Fine tuned model produces responses that make it seem like it hasn't been fine tuned at all

Recently I fine-tuned a model (gpt-3.5-turbo) with exactly 300 samples of training data, with very specific and repetitive patterns in it which, if trained properly, would produce the results I would like 100% of the time. In fact, I already trained a differrent custom model before with less samples of the same dataset (~200 samples) and that one works just how I want it to (aside from some weird occurrences, hence why I’m training a new model with more samples). I added the remaining 300 samples on the previous dataset later on. But the new custom model just produces very basic responses, ones that the regular gpt-3.5-turbo would clearly also produce.
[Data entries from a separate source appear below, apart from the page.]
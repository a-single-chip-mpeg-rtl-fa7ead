// tb_media_module: one media module shell against the SDRAM model. The "core"
// writes a two-descriptor chain into the data RAM through its own port and starts
// it over the control bus: the first descriptor brings a region into the data RAM,
// the second one into a hardware engine's local memory on the local bus. While the
// DMA runs, the core makes its own main-bus reads through the bridge. Checks the
// data in the data RAM (read back through the core port), in the local memory
// model, the core's reads, the control-bus split (DMA registers below 8, engine
// registers above) and the DMA interrupt.
module tb_media_module;
  import codec_pkg::*;
  localparam int DD = 1024;
  logic clk = 0, rst_n = 0;
  logic core_dr_en, core_dr_we; logic [9:0] core_dr_addr; logic [31:0] core_dr_wdata, core_dr_rdata;
  bus_req_t core_req, mb_req; bus_rsp_t core_rsp, mb_rsp;
  logic cb_we; logic [7:0] cb_addr; logic [31:0] cb_wdata, cb_rdata;
  logic hwe_we; logic [7:0] hwe_addr; logic [31:0] hwe_wdata, hwe_rdata;
  logic lb_en, lb_we; logic [15:0] lb_addr; logic [31:0] lb_wdata, lb_rdata;
  logic dma_busy, dma_irq;
  logic [31:0] lmem [4096];
  logic [31:0] hwe_reg;
  int checks = 0, failures = 0, irqs = 0, core_reads = 0;

  media_module #(.DRAM_DEPTH(DD)) dut (.*);
  sdram_model #(.LAT(3)) mem (.clk, .req(mb_req), .rsp(mb_rsp));
  always #5 clk = ~clk;
  always @(posedge clk) begin
    if (lb_en) begin if (lb_we) lmem[lb_addr[11:0]] <= lb_wdata; lb_rdata <= lmem[lb_addr[11:0]]; end
    if (hwe_we) hwe_reg <= hwe_wdata + 32'(hwe_addr);
    if (dma_irq) irqs++;
  end
  assign hwe_rdata = hwe_reg;

  initial begin
    repeat (100000) @(posedge clk);
    failures++; $display("TB_RESULT checks=%0d failures=%0d", checks, failures); $finish;
  end

  task automatic chk(input logic [31:0] got, input logic [31:0] exp, input string what);
    checks++;
    if (got !== exp) begin failures++; if (failures < 10) $display("%s: got %h exp %h", what, got, exp); end
  endtask
  task automatic dr_wr(input int a, input logic [31:0] d);
    @(negedge clk); core_dr_en = 1; core_dr_we = 1; core_dr_addr = 10'(a); core_dr_wdata = d;
    @(negedge clk); core_dr_en = 0; core_dr_we = 0;
  endtask
  task automatic dr_rd(input int a, output logic [31:0] d);
    @(negedge clk); core_dr_en = 1; core_dr_we = 0; core_dr_addr = 10'(a);
    @(negedge clk); core_dr_en = 0; d = core_dr_rdata;
  endtask

  initial begin
    logic [31:0] d;
    core_dr_en = 0; core_dr_we = 0; core_dr_addr = 0; core_dr_wdata = 0; core_req = '0;
    cb_we = 0; cb_addr = 0; cb_wdata = 0;
    repeat (3) @(posedge clk); rst_n = 1;
    // descriptor 0 at 16: SDRAM 300 -> data RAM 512, 3x2, strides 40/3
    dr_wr(16, 300); dr_wr(17, 512); dr_wr(18, {16'd2, 16'd3}); dr_wr(19, {16'd3, 16'd40}); dr_wr(20, 0); dr_wr(21, 32);
    // descriptor 1 at 32: SDRAM 700 -> local bus 0x10 (local address DD + 0x10), 4x3
    dr_wr(32, 700); dr_wr(33, DD + 16); dr_wr(34, {16'd3, 16'd4}); dr_wr(35, {16'd4, 16'd4}); dr_wr(36, 0); dr_wr(37, 0);
    @(negedge clk); cb_we = 1; cb_addr = 7; cb_wdata = 16;
    @(negedge clk); cb_we = 0;
    // core reads over the main bus while the DMA is busy
    for (int i = 0; i < 5; i++) begin
      @(negedge clk); core_req = '{1'b1, 1'b0, 32'(2000 + i), 32'd0};
      do @(posedge clk); while (!core_rsp.ack);
      chk(core_rsp.rdata, mem.init_word(32'(2000 + i)), "core read");
      if (dma_busy) core_reads++;
      @(negedge clk); core_req = '0;
    end
    wait (!dma_busy); repeat (2) @(posedge clk);
    for (int r = 0; r < 2; r++) for (int c = 0; c < 3; c++) begin
      dr_rd(512 + r*3 + c, d);
      chk(d, mem.init_word(32'(300 + r*40 + c)), "data RAM");
    end
    for (int r = 0; r < 3; r++) for (int c = 0; c < 4; c++)
      chk(lmem[16 + r*4 + c], mem.init_word(32'(700 + r*4 + c)), "local bus");
    chk(32'(irqs), 1, "dma irq");
    checks++; if (core_reads == 0) begin failures++; $display("no overlap of core and DMA"); end
    // control bus split
    @(negedge clk); cb_we = 1; cb_addr = 8'd10; cb_wdata = 32'd100;
    @(negedge clk); cb_we = 0; cb_addr = 8'd10;
    #1 chk(cb_rdata, 32'd102, "engine register");
    cb_addr = 8'd0;
    #1 chk(cb_rdata, 32'd2, "dma register");
    $display("TB_RESULT checks=%0d failures=%0d", checks, failures);
    $finish;
  end
endmodule
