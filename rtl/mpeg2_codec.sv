// mpeg2_codec: top level of the single-chip MPEG-2 codec.
// Six media modules (MMs) share one main bus to the external SDRAM, through which
// all data passes from one MM to the next; the bus is arbitrated fair round-robin
// and carries the hardware semaphore registers that guard shared SDRAM regions.
// Each MM is a processor shell (data RAM, DMA controller, bus bridge, interrupt
// controller) plus the engines fitted to its task:
//   0 bitstream mux/demux : stream I/O engine
//   1 audio               : VLIW MAC coprocessor, optional core instructions, IIS I/O
//   2 video enc/dec       : VLD and VLC DSP extensions with their bitstream RAMs,
//                           PMV, DCT/IDCT, Q/IQ, MC and fine ME engines, SIMD UCI
//   3 motion estimation   : block-matching engine (two 8x8 engines, double buffers)
//   4 video pre/post      : BT.656 video I/O (the video filter is not built)
//   5 general control     : no extension
// The processor cores are not part of this RTL, so everything a core drives comes
// in on ports: its data RAM port, its main-bus port and its control bus (per MM,
// arrays indexed by MM number), and the instruction-level interfaces of the DSP
// extensions, coprocessor and custom instructions. In MM 3 the DMA's local bus
// fills the block-matching buffers and the control bus runs the engine; in MM 2
// the local bus fills the VLD bitstream RAM and empties the VLC RAM. The shared
// SDRAM is external: its controller port is brought out as mem_req/mem_rsp.
module mpeg2_codec
  import codec_pkg::*;
#(
  parameter int unsigned DRAM_DEPTH = 4096,
  parameter int unsigned N_SEM      = 16,
  parameter int unsigned ME_R       = 8
) (
  input  logic        clk,
  input  logic        rst_n,
  // shared SDRAM controller port
  output bus_req_t    mem_req,
  input  bus_rsp_t    mem_rsp,
  output logic [N_SEM-1:0] sem_locked,
  // processor core side of every MM
  input  logic        core_dr_en    [NUM_MM],
  input  logic        core_dr_we    [NUM_MM],
  input  logic [$clog2(DRAM_DEPTH)-1:0] core_dr_addr [NUM_MM],
  input  logic [31:0] core_dr_wdata [NUM_MM],
  output logic [31:0] core_dr_rdata [NUM_MM],
  input  bus_req_t    core_req      [NUM_MM],
  output bus_rsp_t    core_rsp      [NUM_MM],
  input  logic        cb_we         [NUM_MM],
  input  logic [7:0]  cb_addr       [NUM_MM],
  input  logic [31:0] cb_wdata      [NUM_MM],
  output logic [31:0] cb_rdata      [NUM_MM],
  input  logic [7:0]  irq_enable    [NUM_MM],
  input  logic [1:0]  irq_level     [NUM_MM][8],
  input  logic        irq_ack       [NUM_MM],
  input  logic [2:0]  irq_ack_id    [NUM_MM],
  output logic        irq           [NUM_MM],
  output logic [2:0]  irq_id        [NUM_MM],
  output logic [NUM_MM-1:0] bus_grant_seen,
  // ---- MM 0: stream I/O
  input  logic        si_valid, si_sync,
  input  logic [7:0]  si_data,
  input  logic        bs_in_pop,
  output logic [31:0] bs_in_data,
  output logic        bs_in_empty,
  input  logic        bs_out_push,
  input  logic [31:0] bs_out_data,
  output logic        so_valid,
  output logic [7:0]  so_data,
  input  logic        so_ready,
  // ---- MM 1: audio
  input  logic        cop_valid,
  input  logic [4:0]  cop_op,
  input  logic [2:0]  cop_rd, cop_rs, cop_rt,
  input  logic        cop_acc,
  input  logic [5:0]  cop_sa,
  input  logic        cop_use_core,
  input  logic [31:0] cop_gpr_in, cop_ld_data,
  output logic [31:0] cop_gpr_out,
  output logic [63:0] cop_acc_out [2],
  input  logic [2:0]  opt_op,
  input  logic [31:0] opt_rs, opt_rt,
  input  logic [4:0]  opt_imm,
  output logic [31:0] opt_rd,
  input  logic        i2s_rx_sck, i2s_rx_ws, i2s_rx_sd,
  input  logic        i2s_tx_wr,
  input  logic [1:0]  i2s_tx_port,
  input  logic [15:0] i2s_tx_left, i2s_tx_right,
  output logic        i2s_tx_sck, i2s_tx_ws,
  output logic [2:0]  i2s_tx_sd,
  output logic [15:0] i2s_rx_left, i2s_rx_right,
  // ---- MM 2: video encode/decode
  input  logic        vld_start,
  input  logic [15:0] vld_start_addr,
  input  logic        vld_cmd_valid,
  input  logic [1:0]  vld_cmd_op,
  input  logic [5:0]  vld_cmd_n,
  output logic        vld_cmd_ready,
  output logic        vld_res_valid,
  output logic [31:0] vld_res_data,
  input  logic        vlc_start,
  input  logic [15:0] vlc_start_addr,
  input  logic        vlc_put,
  input  logic [5:0]  vlc_n,
  input  logic [31:0] vlc_code,
  input  logic        vlc_flush,
  output logic [31:0] vlc_bit_count,
  input  logic        pmv_reset, pmv_req, pmv_r, pmv_s, pmv_t, pmv_fld,
  input  logic [3:0]  pmv_f_code,
  input  logic signed [5:0] pmv_motion_code,
  input  logic [7:0]  pmv_motion_residual,
  output logic        pmv_valid,
  output logic signed [15:0] pmv_vector,
  input  logic        dct_in_we,
  input  logic [5:0]  dct_in_addr,
  input  logic signed [15:0] dct_in_data,
  input  logic        dct_start,
  input  logic [1:0]  dct_mode,
  output logic        dct_busy, dct_done,
  input  logic [5:0]  dct_rd_addr,
  output logic signed [15:0] dct_rd_data,
  input  logic        q_w_we, q_w_sel,
  input  logic [5:0]  q_w_addr,
  input  logic [7:0]  q_w_data,
  input  logic        q_inv, q_intra,
  input  logic [6:0]  q_qscale,
  input  logic [1:0]  q_dc_prec,
  input  logic        q_in_valid, q_in_first,
  input  logic signed [15:0] q_in_data,
  output logic        q_out_valid,
  output logic signed [15:0] q_out_data,
  input  logic        mc_in_valid,
  input  logic [1:0]  mc_mode,
  input  logic        mc_hx_f, mc_hy_f, mc_hx_b, mc_hy_b,
  input  logic [7:0]  mc_fwd [8][4],
  input  logic [7:0]  mc_bwd [8][4],
  input  logic signed [15:0] mc_resid [8],
  output logic        mc_out_valid,
  output logic [7:0]  mc_pred [8],
  output logic [7:0]  mc_recon [8],
  input  logic        mef_tgt_we,
  input  logic [7:0]  mef_tgt_addr, mef_tgt_data,
  input  logic        mef_ref_we, mef_ref_dir,
  input  logic [8:0]  mef_ref_addr,
  input  logic [7:0]  mef_ref_data,
  input  logic        mef_start,
  input  logic [3:0]  mef_enable,
  output logic        mef_busy, mef_done,
  output logic [1:0]  mef_mode,
  output logic [15:0] mef_activity,
  input  logic [7:0]  mef_pred_addr,
  output logic [7:0]  mef_pred_data,
  input  logic [3:0]  uci_op,
  input  logic [31:0] uci_rs, uci_rt,
  input  logic [15:0] uci_imm,
  output logic [31:0] uci_rd,
  // ---- MM 4: video I/O
  input  logic        vid_en,
  input  logic [7:0]  vid_in,
  output logic        vid_in_word_valid,
  output logic [31:0] vid_in_word,
  output logic [8:0]  vid_in_word_idx,
  output logic [7:0]  vid_out,
  output logic        vid_out_px_req,
  input  logic [7:0]  vid_out_px_data
);
  bus_req_t mb_req [NUM_MM];
  bus_rsp_t mb_rsp [NUM_MM];
  logic        hwe_we    [NUM_MM];
  logic [7:0]  hwe_addr  [NUM_MM];
  logic [31:0] hwe_wdata [NUM_MM];
  logic [31:0] hwe_rdata [NUM_MM];
  logic        lb_en     [NUM_MM];
  logic        lb_we     [NUM_MM];
  logic [15:0] lb_addr   [NUM_MM];
  logic [31:0] lb_wdata  [NUM_MM];
  logic [31:0] lb_rdata  [NUM_MM];
  logic        dma_irq   [NUM_MM];
  logic [7:0]  irq_src   [NUM_MM];

  main_bus #(.N_MM(NUM_MM), .N_SEM(N_SEM)) u_bus (
    .clk, .rst_n, .m_req(mb_req), .m_rsp(mb_rsp), .mem_req, .mem_rsp,
    .sem_locked, .grant_seen(bus_grant_seen));

  for (genvar m = 0; m < NUM_MM; m++) begin : g_mm
    media_module #(.DRAM_DEPTH(DRAM_DEPTH)) u_mm (
      .clk, .rst_n,
      .core_dr_en(core_dr_en[m]), .core_dr_we(core_dr_we[m]), .core_dr_addr(core_dr_addr[m]),
      .core_dr_wdata(core_dr_wdata[m]), .core_dr_rdata(core_dr_rdata[m]),
      .core_req(core_req[m]), .core_rsp(core_rsp[m]),
      .cb_we(cb_we[m]), .cb_addr(cb_addr[m]), .cb_wdata(cb_wdata[m]), .cb_rdata(cb_rdata[m]),
      .hwe_we(hwe_we[m]), .hwe_addr(hwe_addr[m]), .hwe_wdata(hwe_wdata[m]), .hwe_rdata(hwe_rdata[m]),
      .lb_en(lb_en[m]), .lb_we(lb_we[m]), .lb_addr(lb_addr[m]), .lb_wdata(lb_wdata[m]), .lb_rdata(lb_rdata[m]),
      .mb_req(mb_req[m]), .mb_rsp(mb_rsp[m]), .dma_busy(), .dma_irq(dma_irq[m]));

    intc #(.N_SRC(8)) u_intc (
      .clk, .rst_n, .src(irq_src[m]), .enable(irq_enable[m]), .level(irq_level[m]),
      .ack(irq_ack[m]), .ack_id(irq_ack_id[m]), .irq(irq[m]), .irq_id(irq_id[m]), .irq_level());
  end

  // ---------------- MM 0: bitstream mux/demux
  logic bs_in_irq, bs_out_irq;
  bitstream_io_hwe u_bsio (
    .clk, .rst_n, .si_valid, .si_sync, .si_data, .in_pop(bs_in_pop), .in_data(bs_in_data),
    .in_empty(bs_in_empty), .in_level(), .in_irq(bs_in_irq), .overflow(),
    .out_push(bs_out_push), .out_data(bs_out_data), .out_full(), .so_valid, .so_data, .so_ready,
    .out_irq(bs_out_irq));
  assign irq_src[0] = {5'd0, bs_out_irq, bs_in_irq, dma_irq[0]};

  // ---------------- MM 1: audio
  logic aud_rx_irq, aud_tx_irq;
  audio_vliw_cop u_cop (
    .clk, .rst_n, .valid(cop_valid), .op(cop_op), .rd(cop_rd), .rs(cop_rs), .rt(cop_rt),
    .acc(cop_acc), .sa(cop_sa), .use_core(cop_use_core), .gpr_in(cop_gpr_in), .ld_data(cop_ld_data),
    .gpr_out(cop_gpr_out), .acc_out(cop_acc_out));
  core_opt_unit u_opt (.op(opt_op), .rs(opt_rs), .rt(opt_rt), .imm(opt_imm), .rd(opt_rd));
  audio_io_hwe #(.W(16)) u_aio (
    .clk, .rst_n, .rx_sck(i2s_rx_sck), .rx_ws(i2s_rx_ws), .rx_sd(i2s_rx_sd),
    .rx_left(i2s_rx_left), .rx_right(i2s_rx_right), .rx_irq(aud_rx_irq),
    .tx_wr(i2s_tx_wr), .tx_port(i2s_tx_port), .tx_left(i2s_tx_left), .tx_right(i2s_tx_right),
    .tx_sck(i2s_tx_sck), .tx_ws(i2s_tx_ws), .tx_sd(i2s_tx_sd), .tx_irq(aud_tx_irq));
  assign irq_src[1] = {5'd0, aud_tx_irq, aud_rx_irq, dma_irq[1]};

  // ---------------- MM 2: video encode/decode
  logic        vld_mem_en, vlc_mem_we, lb2_sel_q;
  logic [15:0] vld_mem_addr, vlc_mem_addr;
  logic [31:0] vld_mem_rdata, vlc_mem_wdata, vldram_a_rdata, vlcram_a_rdata;
  // local bus: lb_addr[12] = 0 VLD bitstream RAM, 1 VLC bitstream RAM
  dp_ram #(.DEPTH(1024), .W(32)) u_vld_ram (
    .clk,
    .a_en(lb_en[2] && !lb_addr[2][12]), .a_we(lb_we[2]), .a_addr(lb_addr[2][9:0]),
    .a_wdata(lb_wdata[2]), .a_rdata(vldram_a_rdata),
    .b_en(vld_mem_en), .b_we(1'b0), .b_addr(vld_mem_addr[9:0]), .b_wdata('0), .b_rdata(vld_mem_rdata));
  dp_ram #(.DEPTH(1024), .W(32)) u_vlc_ram (
    .clk,
    .a_en(lb_en[2] && lb_addr[2][12]), .a_we(lb_we[2]), .a_addr(lb_addr[2][9:0]),
    .a_wdata(lb_wdata[2]), .a_rdata(vlcram_a_rdata),
    .b_en(vlc_mem_we), .b_we(1'b1), .b_addr(vlc_mem_addr[9:0]), .b_wdata(vlc_mem_wdata), .b_rdata());
  always_ff @(posedge clk) if (lb_en[2]) lb2_sel_q <= lb_addr[2][12];
  assign lb_rdata[2] = lb2_sel_q ? vlcram_a_rdata : vldram_a_rdata;

  vld_unit u_vld (
    .clk, .rst_n, .start(vld_start), .start_addr(vld_start_addr), .cmd_valid(vld_cmd_valid),
    .cmd_op(vld_cmd_op), .cmd_n(vld_cmd_n), .cmd_ready(vld_cmd_ready), .res_valid(vld_res_valid),
    .res_data(vld_res_data), .mem_en(vld_mem_en), .mem_addr(vld_mem_addr), .mem_rdata(vld_mem_rdata),
    .bits_consumed());
  vlc_packer u_vlc (
    .clk, .rst_n, .start(vlc_start), .start_addr(vlc_start_addr), .put(vlc_put), .n(vlc_n),
    .code(vlc_code), .flush(vlc_flush), .mem_we(vlc_mem_we), .mem_addr(vlc_mem_addr),
    .mem_wdata(vlc_mem_wdata), .bit_count(vlc_bit_count));
  pmv_hwe u_pmv (
    .clk, .rst_n, .reset_pmv(pmv_reset), .req(pmv_req), .r_idx(pmv_r), .s_idx(pmv_s), .t_idx(pmv_t),
    .fld(pmv_fld), .f_code(pmv_f_code), .motion_code(pmv_motion_code),
    .motion_residual(pmv_motion_residual), .valid(pmv_valid), .vector(pmv_vector));
  dct_hwe u_dct (
    .clk, .rst_n, .in_we(dct_in_we), .in_addr(dct_in_addr), .in_data(dct_in_data),
    .start(dct_start), .mode(dct_mode), .busy(dct_busy), .done(dct_done),
    .rd_addr(dct_rd_addr), .rd_data(dct_rd_data));
  quant_hwe u_q (
    .clk, .rst_n, .w_we(q_w_we), .w_sel(q_w_sel), .w_addr(q_w_addr), .w_data(q_w_data),
    .inv(q_inv), .intra(q_intra), .qscale(q_qscale), .dc_prec(q_dc_prec),
    .in_valid(q_in_valid), .in_first(q_in_first), .in_data(q_in_data),
    .out_valid(q_out_valid), .out_data(q_out_data));
  mc_hwe #(.LANES(8)) u_mc (
    .clk, .rst_n, .in_valid(mc_in_valid), .mode(mc_mode), .hx_f(mc_hx_f), .hy_f(mc_hy_f),
    .hx_b(mc_hx_b), .hy_b(mc_hy_b), .fwd(mc_fwd), .bwd(mc_bwd), .resid(mc_resid),
    .out_valid(mc_out_valid), .pred(mc_pred), .recon(mc_recon));
  me_fine_hwe u_mef (
    .clk, .rst_n, .tgt_we(mef_tgt_we), .tgt_addr(mef_tgt_addr), .tgt_data(mef_tgt_data),
    .ref_we(mef_ref_we), .ref_dir(mef_ref_dir), .ref_addr(mef_ref_addr), .ref_data(mef_ref_data),
    .start(mef_start), .enable(mef_enable), .busy(mef_busy), .done(mef_done),
    .best_mode(mef_mode), .hv_f(), .hv_b(), .sad_f(), .sad_b(), .sad_bi(),
    .activity(mef_activity), .pred_addr(mef_pred_addr), .pred_data(mef_pred_data));
  simd_uci u_uci (.op(uci_op), .rs(uci_rs), .rt(uci_rt), .imm(uci_imm), .rd(uci_rd));
  assign irq_src[2] = {4'd0, mef_done, dct_done, 1'b0, dma_irq[2]};

  // ---------------- MM 3: motion estimation
  logic me_done;
  me_hwe #(.R(ME_R)) u_me (
    .clk, .rst_n, .lb_en(lb_en[3]), .lb_we(lb_we[3]), .lb_addr(lb_addr[3]), .lb_wdata(lb_wdata[3]),
    .cb_we(hwe_we[3]), .cb_addr(hwe_addr[3]), .cb_wdata(hwe_wdata[3]), .cb_rdata(hwe_rdata[3]),
    .busy(), .done(me_done));
  assign lb_rdata[3] = '0;
  assign irq_src[3] = {6'd0, me_done, dma_irq[3]};

  // ---------------- MM 4: video pre/postprocessing
  logic vin_line_irq, vout_frame_irq;
  video_io_hwe u_vio (
    .clk, .rst_n, .en(vid_en), .vin(vid_in), .in_word_valid(vid_in_word_valid), .in_word(vid_in_word),
    .in_word_idx(vid_in_word_idx), .in_field(), .in_line_irq(vin_line_irq), .in_code_errors(),
    .vout(vid_out), .out_px_req(vid_out_px_req), .out_px_data(vid_out_px_data),
    .out_frame_irq(vout_frame_irq));
  assign irq_src[4] = {5'd0, vout_frame_irq, vin_line_irq, dma_irq[4]};

  // ---------------- MM 5: general control (basic configuration only)
  assign irq_src[5] = {7'd0, dma_irq[5]};

  // MMs without engines on their control bus or local bus
  for (genvar m = 0; m < NUM_MM; m++) begin : g_nohwe
    if (m != 3) begin : g_rd
      assign hwe_rdata[m] = '0;
    end
    if (m != 2 && m != 3) begin : g_lb
      assign lb_rdata[m] = '0;
    end
  end
endmodule
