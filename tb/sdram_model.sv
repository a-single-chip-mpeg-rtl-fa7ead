// sdram_model: behavioural model of the shared SDRAM behind its controller, for
// testbenches only. It answers one main-bus transaction at a time after LAT
// cycles. Words never written read as init_word(addr), a fixed function of the
// address, so testbenches can predict the data. Counts reads and writes.
module sdram_model
  import codec_pkg::*;
#(
  parameter int LAT = 3
) (
  input  logic     clk,
  input  bus_req_t req,
  output bus_rsp_t rsp
);
  logic [31:0] mem [int];
  int cnt = 0;
  int n_rd = 0, n_wr = 0;

  function automatic logic [31:0] init_word(input logic [31:0] a);
    return a * 32'h9E37_79B1 + 32'h1234_5678;
  endfunction

  function automatic logic [31:0] peek(input logic [31:0] a);
    return mem.exists(int'(a)) ? mem[int'(a)] : init_word(a);
  endfunction

  task automatic poke(input logic [31:0] a, input logic [31:0] d);
    mem[int'(a)] = d;
  endtask

  initial rsp = '0;
  always @(posedge clk) begin
    rsp.ack <= 1'b0;
    if (req.req && !rsp.ack) begin
      if (cnt == LAT - 1) begin
        cnt = 0;
        rsp.ack <= 1'b1;
        if (req.we) begin mem[int'(req.addr)] = req.wdata; n_wr++; end
        else begin rsp.rdata <= peek(req.addr); n_rd++; end
      end else cnt++;
    end else cnt = 0;
  end
endmodule
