# A 2-D array of 8×8-pixel neighborhood processors

An image is split into 8×8-pixel tiles. Each tile gets a small 8-bit
processor of its own, a **neighborhood processor (NP)**, which holds the
tile's pixels in its registers. All NPs run the same instruction stream in
lock step (SIMD), so an operation on the whole image takes as long as the
same operation on a single tile. The intended end use is a smart image
sensor, with each NP placed under its own 8×8 patch of photodiodes. This RTL
covers the digital part: the NP array and the global modules that feed it
instructions. Pixels are loaded through a host port that stands in for the
sensor.

Three ideas carry the design:

* **Tiles, not pixels.** One processor per 64 pixels keeps the logic small
  enough to sit beside the pixels. The 64 pixels are walked by a program
  loop that uses indirect addressing.
* **Shared corner registers.** An NP reaches its eight neighbours through
  four *Neighborhood Registers* (NRs) at its corners. Each NR is shared by
  the four NPs that meet at that corner. Moving a byte in any of the eight
  directions takes two instructions: NP → NR, then NR → NP.
* **Column buses for readout.** The NPs of one column share an 8-bit Data
  Out bus and a valid line. Results leave the chip one NP row at a time.
  Processing time does not depend on the array size, but readout time grows
  with the number of NP rows.

The default build is the 3×4 prototype: 12 NPs, a 24×32-pixel image and
four column buses. One global control unit can drive up to 16×16 NPs
(128×128 pixels). Larger sizes are set by the `ROWS` and `COLS` parameters.

## Block structure

```
processor_array_top
├── timing_control_unit   reset synchroniser, 3-phase strobe generator
├── program_memory        256 × 16-bit instructions, host write port
├── global_control_unit   program counter, start/jump/END handling
├── instruction_register  the one instruction all NPs see
└── np_array              ROWS × COLS grid, NR wiring, column buses
    └── neighborhood_processor  (one per tile)
        ├── np_control_unit     decode, status register, conditions
        ├── np_alu              8-bit ALU, flags
        ├── np_register_bank    64 × {A, B, C} pixel registers + Row Column Register
        └── nr_control          write arbitration of the NP's own NR
np_pkg                    shared types, opcodes, field positions, assembler helpers
```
It’s not returning any errors, and yes, I’m using the correct model ID in my API requests. It even does the exact same thing on Playground. Another weird thing is that the new model is also noticeably slower (I’m talking 15 to 30 seconds slower) than the old model. I really can’t wrap my head around why this is happening.

One theory I have is that I got rid of every system query in the sample data (to an empty string), since I thought it would save me tokens, and the system prompt wasn’t very significant other than “you are an AI assistant called …”. But that still wouldn’t explain the speed decrease.

That will do it.

The only thing you can do to utilize your fine-tuned model now is replicate the way you trained it, by also using a null system message in hopes of activating it the same way on completely matching inputs.